PROBLEM
Take the lines below between the one holding "typedef enum logic" and the one holding "if (!rst_n) begin", inclusive, and copy them exactly. Add nothing.

(Beginning of SOURCE MATERIAL)

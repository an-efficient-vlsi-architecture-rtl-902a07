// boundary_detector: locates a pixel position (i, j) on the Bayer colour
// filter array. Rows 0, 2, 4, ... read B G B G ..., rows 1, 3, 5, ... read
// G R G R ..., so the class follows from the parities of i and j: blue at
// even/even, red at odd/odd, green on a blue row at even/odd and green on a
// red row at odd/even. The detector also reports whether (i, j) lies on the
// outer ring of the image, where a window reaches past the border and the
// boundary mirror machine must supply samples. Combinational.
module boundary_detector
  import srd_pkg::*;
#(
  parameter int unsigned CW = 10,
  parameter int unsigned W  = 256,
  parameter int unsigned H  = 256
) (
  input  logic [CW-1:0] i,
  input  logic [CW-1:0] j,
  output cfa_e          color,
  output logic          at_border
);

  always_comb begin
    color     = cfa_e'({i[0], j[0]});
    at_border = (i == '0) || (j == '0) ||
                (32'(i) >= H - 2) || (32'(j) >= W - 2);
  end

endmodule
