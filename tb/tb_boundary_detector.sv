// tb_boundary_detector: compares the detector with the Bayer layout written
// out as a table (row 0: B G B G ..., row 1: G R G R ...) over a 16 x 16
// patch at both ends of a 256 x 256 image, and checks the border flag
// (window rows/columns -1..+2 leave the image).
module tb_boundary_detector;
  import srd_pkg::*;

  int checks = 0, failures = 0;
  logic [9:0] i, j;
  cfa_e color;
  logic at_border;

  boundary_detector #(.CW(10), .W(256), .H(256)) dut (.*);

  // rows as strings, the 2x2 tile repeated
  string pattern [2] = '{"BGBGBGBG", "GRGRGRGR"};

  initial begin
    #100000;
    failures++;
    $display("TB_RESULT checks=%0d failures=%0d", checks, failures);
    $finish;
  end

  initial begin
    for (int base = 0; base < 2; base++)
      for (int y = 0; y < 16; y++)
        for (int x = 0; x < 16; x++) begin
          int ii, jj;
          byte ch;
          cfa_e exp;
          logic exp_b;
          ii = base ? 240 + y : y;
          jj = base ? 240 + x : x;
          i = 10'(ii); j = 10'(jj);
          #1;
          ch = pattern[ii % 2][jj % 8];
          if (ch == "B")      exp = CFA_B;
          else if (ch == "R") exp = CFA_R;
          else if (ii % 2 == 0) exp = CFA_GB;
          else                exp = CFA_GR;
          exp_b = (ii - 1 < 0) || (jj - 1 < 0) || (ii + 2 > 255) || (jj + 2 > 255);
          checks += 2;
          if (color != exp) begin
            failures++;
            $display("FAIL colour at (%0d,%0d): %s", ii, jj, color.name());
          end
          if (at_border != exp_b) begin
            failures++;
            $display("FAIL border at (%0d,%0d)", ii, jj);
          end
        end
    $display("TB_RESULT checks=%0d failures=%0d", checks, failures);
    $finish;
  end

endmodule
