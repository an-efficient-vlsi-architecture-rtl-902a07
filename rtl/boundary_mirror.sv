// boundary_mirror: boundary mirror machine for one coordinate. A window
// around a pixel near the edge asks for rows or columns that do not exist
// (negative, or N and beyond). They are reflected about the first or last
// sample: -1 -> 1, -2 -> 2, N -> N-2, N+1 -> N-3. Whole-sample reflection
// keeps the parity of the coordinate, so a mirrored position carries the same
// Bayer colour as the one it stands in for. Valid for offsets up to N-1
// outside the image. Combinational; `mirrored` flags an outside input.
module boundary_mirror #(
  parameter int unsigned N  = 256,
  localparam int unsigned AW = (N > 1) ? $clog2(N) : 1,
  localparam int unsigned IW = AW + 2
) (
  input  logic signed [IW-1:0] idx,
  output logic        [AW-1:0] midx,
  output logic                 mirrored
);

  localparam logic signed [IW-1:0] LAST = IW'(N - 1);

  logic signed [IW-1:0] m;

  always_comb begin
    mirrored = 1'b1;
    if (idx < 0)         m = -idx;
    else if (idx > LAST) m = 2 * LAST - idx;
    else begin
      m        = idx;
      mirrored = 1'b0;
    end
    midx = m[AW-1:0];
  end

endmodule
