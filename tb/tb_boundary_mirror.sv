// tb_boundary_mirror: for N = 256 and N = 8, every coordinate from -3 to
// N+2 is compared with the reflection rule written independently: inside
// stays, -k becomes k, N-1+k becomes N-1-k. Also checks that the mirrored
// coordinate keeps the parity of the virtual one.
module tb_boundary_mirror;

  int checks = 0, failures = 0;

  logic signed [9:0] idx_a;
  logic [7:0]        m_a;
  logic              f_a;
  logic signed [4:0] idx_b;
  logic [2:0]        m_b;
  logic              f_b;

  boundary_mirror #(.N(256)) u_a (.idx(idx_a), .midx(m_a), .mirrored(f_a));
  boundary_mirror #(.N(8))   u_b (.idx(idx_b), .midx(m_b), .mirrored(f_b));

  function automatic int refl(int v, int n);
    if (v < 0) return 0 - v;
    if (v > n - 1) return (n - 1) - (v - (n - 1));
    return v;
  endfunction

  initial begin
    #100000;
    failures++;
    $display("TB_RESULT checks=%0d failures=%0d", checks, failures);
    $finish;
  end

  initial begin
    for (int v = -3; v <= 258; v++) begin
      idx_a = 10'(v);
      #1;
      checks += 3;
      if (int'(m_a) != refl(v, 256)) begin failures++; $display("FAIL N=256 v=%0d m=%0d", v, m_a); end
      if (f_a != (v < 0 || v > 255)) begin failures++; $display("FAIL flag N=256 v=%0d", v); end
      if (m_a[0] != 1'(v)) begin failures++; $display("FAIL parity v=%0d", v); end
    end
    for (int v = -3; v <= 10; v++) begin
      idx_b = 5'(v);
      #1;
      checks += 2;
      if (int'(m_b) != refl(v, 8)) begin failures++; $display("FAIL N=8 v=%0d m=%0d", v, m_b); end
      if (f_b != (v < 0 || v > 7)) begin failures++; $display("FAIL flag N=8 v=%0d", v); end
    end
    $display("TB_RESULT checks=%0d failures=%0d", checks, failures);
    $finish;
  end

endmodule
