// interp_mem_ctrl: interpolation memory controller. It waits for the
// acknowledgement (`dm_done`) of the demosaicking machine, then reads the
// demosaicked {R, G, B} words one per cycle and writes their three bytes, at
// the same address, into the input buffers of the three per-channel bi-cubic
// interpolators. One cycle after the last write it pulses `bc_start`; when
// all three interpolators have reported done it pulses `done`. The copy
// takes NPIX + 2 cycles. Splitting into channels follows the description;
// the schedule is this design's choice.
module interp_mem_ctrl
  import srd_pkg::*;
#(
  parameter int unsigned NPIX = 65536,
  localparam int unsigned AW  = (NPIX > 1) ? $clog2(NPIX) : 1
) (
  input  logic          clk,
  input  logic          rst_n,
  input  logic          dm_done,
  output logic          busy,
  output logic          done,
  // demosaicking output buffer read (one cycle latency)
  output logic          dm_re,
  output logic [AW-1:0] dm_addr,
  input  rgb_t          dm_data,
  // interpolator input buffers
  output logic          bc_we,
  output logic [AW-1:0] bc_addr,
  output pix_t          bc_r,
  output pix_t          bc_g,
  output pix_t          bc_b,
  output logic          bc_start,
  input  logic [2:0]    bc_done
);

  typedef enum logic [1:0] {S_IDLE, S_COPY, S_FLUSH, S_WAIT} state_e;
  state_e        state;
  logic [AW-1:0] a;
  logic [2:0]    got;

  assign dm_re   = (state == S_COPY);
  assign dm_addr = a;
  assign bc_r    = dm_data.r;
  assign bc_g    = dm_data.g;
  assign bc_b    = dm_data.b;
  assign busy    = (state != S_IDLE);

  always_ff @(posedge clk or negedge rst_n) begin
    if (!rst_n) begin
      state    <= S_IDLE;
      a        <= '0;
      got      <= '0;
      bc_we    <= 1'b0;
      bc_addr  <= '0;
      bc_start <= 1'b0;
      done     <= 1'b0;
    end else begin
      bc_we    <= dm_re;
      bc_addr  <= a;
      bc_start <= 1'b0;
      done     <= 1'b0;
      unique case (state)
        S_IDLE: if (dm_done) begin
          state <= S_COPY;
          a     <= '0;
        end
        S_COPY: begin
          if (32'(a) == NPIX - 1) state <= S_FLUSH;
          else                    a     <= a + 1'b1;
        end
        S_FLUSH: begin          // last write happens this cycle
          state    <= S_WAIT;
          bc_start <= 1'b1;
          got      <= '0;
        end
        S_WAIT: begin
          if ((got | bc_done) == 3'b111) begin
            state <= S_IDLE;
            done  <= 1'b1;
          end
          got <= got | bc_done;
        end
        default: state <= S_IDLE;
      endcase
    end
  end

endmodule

(End of SOURCE MATERIAL)

ANSWER BOX
  typedef enum logic [1:0] {S_IDLE, S_COPY, S_FLUSH, S_WAIT} state_e;
  state_e        state;
  logic [AW-1:0] a;
  logic [2:0]    got;

  assign dm_re   = (state == S_COPY);
  assign dm_addr = a;
  assign bc_r    = dm_data.r;
  assign bc_g    = dm_data.g;
  assign bc_b    = dm_data.b;
  assign busy    = (state != S_IDLE);

  always_ff @(posedge clk or negedge rst_n) begin
    if (!rst_n) begin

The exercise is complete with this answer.